WORK INSTRUCTION – The expected answer comprises all lines from the entries that contain the string "parameter".

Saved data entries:
● ● ● ●
// cut_model: behavioural stand-in for a scan-tested circuit under test, used
// only by the testbenches. It is a scan chain of LEN cells (scan_in enters cell
// 0, scan_out is cell LEN-1) and, on capture, loads each cell i with
// c[i] ^ (c[i+1] & c[i+2]) ^ c[i+3] (indices modulo LEN), a fixed nonlinear
// function standing in for the combinational logic of a real benchmark.
module cut_model #(
  parameter int unsigned LEN = 33
) (
  input  logic clk,
  input  logic rst,
  input  logic scan_en,
  input  logic scan_in,
  input  logic capture,
  output logic scan_out
);
  logic [LEN-1:0] c, resp;

  always_comb
    for (int i = 0; i < int'(LEN); i++)
      resp[i] = c[i] ^ (c[(i + 1) % LEN] & c[(i + 2) % LEN]) ^ c[(i + 3) % LEN];

  always_ff @(posedge clk) begin
    if (rst)          c <= '0;
    else if (scan_en) c <= {c[LEN-2:0], scan_in};
    else if (capture) c <= resp;
  end

  assign scan_out = c[LEN-1];
endmodule
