// tb_ref_pkg: reference models used by the testbenches, written independently
// of the RTL: a one-bit-per-clock Fibonacci LFSR and a long-division remainder.
// Widths up to 64 bits; poly bit i is the coefficient of x^i.
package tb_ref_pkg;

  // One step of a standard LFSR. st[i] = s[t-1-i]; returns the new state and
  // the new bit s[t] = XOR of s[t-i] for poly[i] = 1.
  function automatic logic [63:0] lfsr_step(input logic [63:0] st, input int n,
                                            input logic [64:0] poly, output logic nb);
    nb = 1'b0;
    for (int i = 1; i <= n; i++) if (poly[i]) nb ^= st[i-1];
    lfsr_step = (st << 1) | 64'(nb);
    if (n < 64) lfsr_step &= (64'd1 << n) - 64'd1;
  endfunction

  // Remainder of the polynomial sum d[k] x^(len-1-k) divided by poly (degree n),
  // by schoolbook long division over GF(2) on a bit array.
  function automatic logic [63:0] poly_rem(input bit d[], input int n, input logic [64:0] poly);
    bit w[];
    logic [63:0] r;
    int len;
    len = d.size();
    w = new[len];
    foreach (d[k]) w[k] = d[k];
    for (int k = 0; k + n < len; k++)
      if (w[k]) for (int j = 0; j <= n; j++) if (poly[n-j]) w[k+j] ^= 1'b1;
    r = '0;
    for (int j = 0; j < n && j < len; j++) r[j] = w[len-1-j];
    return r;
  endfunction

endpackage
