// tb_tpg_sweep: runs the generator configurations that the low-power method was
// evaluated with: every primitive degree-5 polynomial, three degree-28 and
// three degree-33 polynomials, each with 2 to 10 new bits per step, plus the
// degree-6 example 1 + x^3 + x^6 with 5 new bits. For each, 2000 scan bits are
// compared with a standard LFSR and the generator register toggles per bit
// are reported. Toggles per bit must fall as Q grows: with 10 new bits per step
// they must be below a third of the count with 2.
module tb_tpg_sweep;
  localparam int NP = 13;
  localparam int QMIN = 2, QMAX = 10, NQ = QMAX - QMIN + 1;
  localparam int BITS = 2000;
  localparam int          PN [NP] = '{5, 5, 5, 5, 5, 5, 28, 28, 28, 33, 33, 33, 6};
  localparam logic [33:0] PP [NP] = '{
    34'h25,                         // 1 + x^2 + x^5
    34'h29,                         // 1 + x^3 + x^5
    34'h2F,                         // 1 + x + x^2 + x^3 + x^5
    34'h37,                         // 1 + x + x^2 + x^4 + x^5
    34'h3B,                         // 1 + x + x^3 + x^4 + x^5
    34'h3D,                         // 1 + x^2 + x^3 + x^4 + x^5
    34'h1000_0009,                  // 1 + x^3 + x^28
    34'h1000_0053,                  // 1 + x + x^4 + x^6 + x^28
    34'h1000_0173,                  // 1 + x + x^4 + x^5 + x^6 + x^8 + x^28
    34'h2_0000_0051,                // 1 + x^4 + x^6 + x^33
    34'h2_0000_00DD,                // 1 + x^2 + x^3 + x^4 + x^6 + x^7 + x^33
    34'h2_0098_0411,                // 1 + x^4 + x^10 + x^19 + x^20 + x^23 + x^33
    34'h49                          // 1 + x^3 + x^6
  };

  logic clk = 0, rst = 1;
  always #5 clk = ~clk;

  int   u_checks [NP][NQ];
  int   u_fail   [NP][NQ];
  int   u_tog    [NP][NQ];
  logic u_fin    [NP][NQ];

  for (genvar p = 0; p < NP; p++) begin : g_poly
    for (genvar q = 0; q < NQ; q++) begin : g_q
      if (p < NP - 1 || q == 5 - QMIN) begin : g_on
        tpg_sweep_unit #(.N(PN[p]), .Q(q + QMIN), .POLY(PP[p][PN[p]:0]), .BITS(BITS)) u
          (.clk, .rst, .checks(u_checks[p][q]), .failures(u_fail[p][q]),
           .toggles(u_tog[p][q]), .finished(u_fin[p][q]));
      end else begin : g_off
        assign u_checks[p][q] = 0;
        assign u_fail[p][q]   = 0;
        assign u_tog[p][q]    = 0;
        assign u_fin[p][q]    = 1'b1;
      end
    end
  end

  int checks = 0, failures = 0;

  initial begin
    repeat (BITS + 1000) @(posedge clk);
    failures++;
    $display("watchdog expired");
    $display("TB_RESULT checks=%0d failures=%0d", checks, failures);
    $finish;
  end

  initial begin
    bit all_done;
    repeat (3) @(posedge clk);
    rst = 0;
    do begin
      @(posedge clk);
      all_done = 1;
      for (int p = 0; p < NP; p++) for (int q = 0; q < NQ; q++) all_done &= u_fin[p][q];
    end while (!all_done);
    for (int p = 0; p < NP; p++) begin
      string line;
      line = $sformatf("degree %0d poly %h toggles/bit:", PN[p], PP[p]);
      for (int q = 0; q < NQ; q++) begin
        checks   += u_checks[p][q];
        failures += u_fail[p][q];
        if (u_checks[p][q] > 0)
          line = {line, $sformatf(" q%0d=%0.2f", q + QMIN, real'(u_tog[p][q]) / BITS)};
      end
      $display("%s", line);
      if (p < NP - 1) begin
        checks++;
        if (!(3 * u_tog[p][NQ-1] < u_tog[p][0])) begin
          failures++;
          $display("FAIL toggles do not fall with q for polynomial %0d", p);
        end
      end
    end
    $display("TB_RESULT checks=%0d failures=%0d", checks, failures);
    $finish;
  end
endmodule
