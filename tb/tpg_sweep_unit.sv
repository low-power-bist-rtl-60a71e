// tpg_sweep_unit: testbench helper. Drives one lp_tpg configuration with en
// held high for BITS clocks after reset, compares every scan bit with a
// standard LFSR, and counts the bit toggles of the generator register, the
// switching activity the q-bit scheme is meant to reduce. Results appear on
// the outputs once finished is high.
module tpg_sweep_unit #(
  parameter int N = 5,
  parameter int Q = 2,
  parameter logic [N:0] POLY = 6'b100101,
  parameter int BITS = 2000
) (
  input  logic clk,
  input  logic rst,
  output int   checks,
  output int   failures,
  output int   toggles,
  output logic finished
);
  import tb_ref_pkg::*;
  localparam logic [N-1:0] SEED = N'(1);
  localparam int CW = (Q > 1) ? $clog2(Q) : 1;

  logic en, scan_bit, group_start;
  logic [Q-1:0] y;
  logic [CW-1:0] cnt;

  lp_tpg #(.N(N), .Q(Q), .POLY(POLY), .SEED(SEED)) dut
    (.clk, .rst, .en, .scan_bit, .y, .cnt, .group_start);

  initial begin
    logic [63:0] r; logic b; logic [N-1:0] prev;
    checks = 0; failures = 0; toggles = 0; finished = 0; en = 0;
    r = 64'(SEED);
    @(negedge rst); @(posedge clk); #2;
    en = 1;
    for (int i = 0; i < BITS; i++) begin
      r = lfsr_step(r, N, 65'(POLY), b);
      checks++;
      if (scan_bit != b) failures++;
      prev = dut.u_gen.state;
      @(posedge clk); #2;
      toggles += $countones(dut.u_gen.state ^ prev);
    end
    en = 0;
    finished = 1;
  end
endmodule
● ● ● ●
SOLUTION –
  parameter int unsigned LEN = 33
  parameter int N = 5,
  parameter int Q = 2,
  parameter logic [N:0] POLY = 6'b100101,
  parameter int BITS = 2000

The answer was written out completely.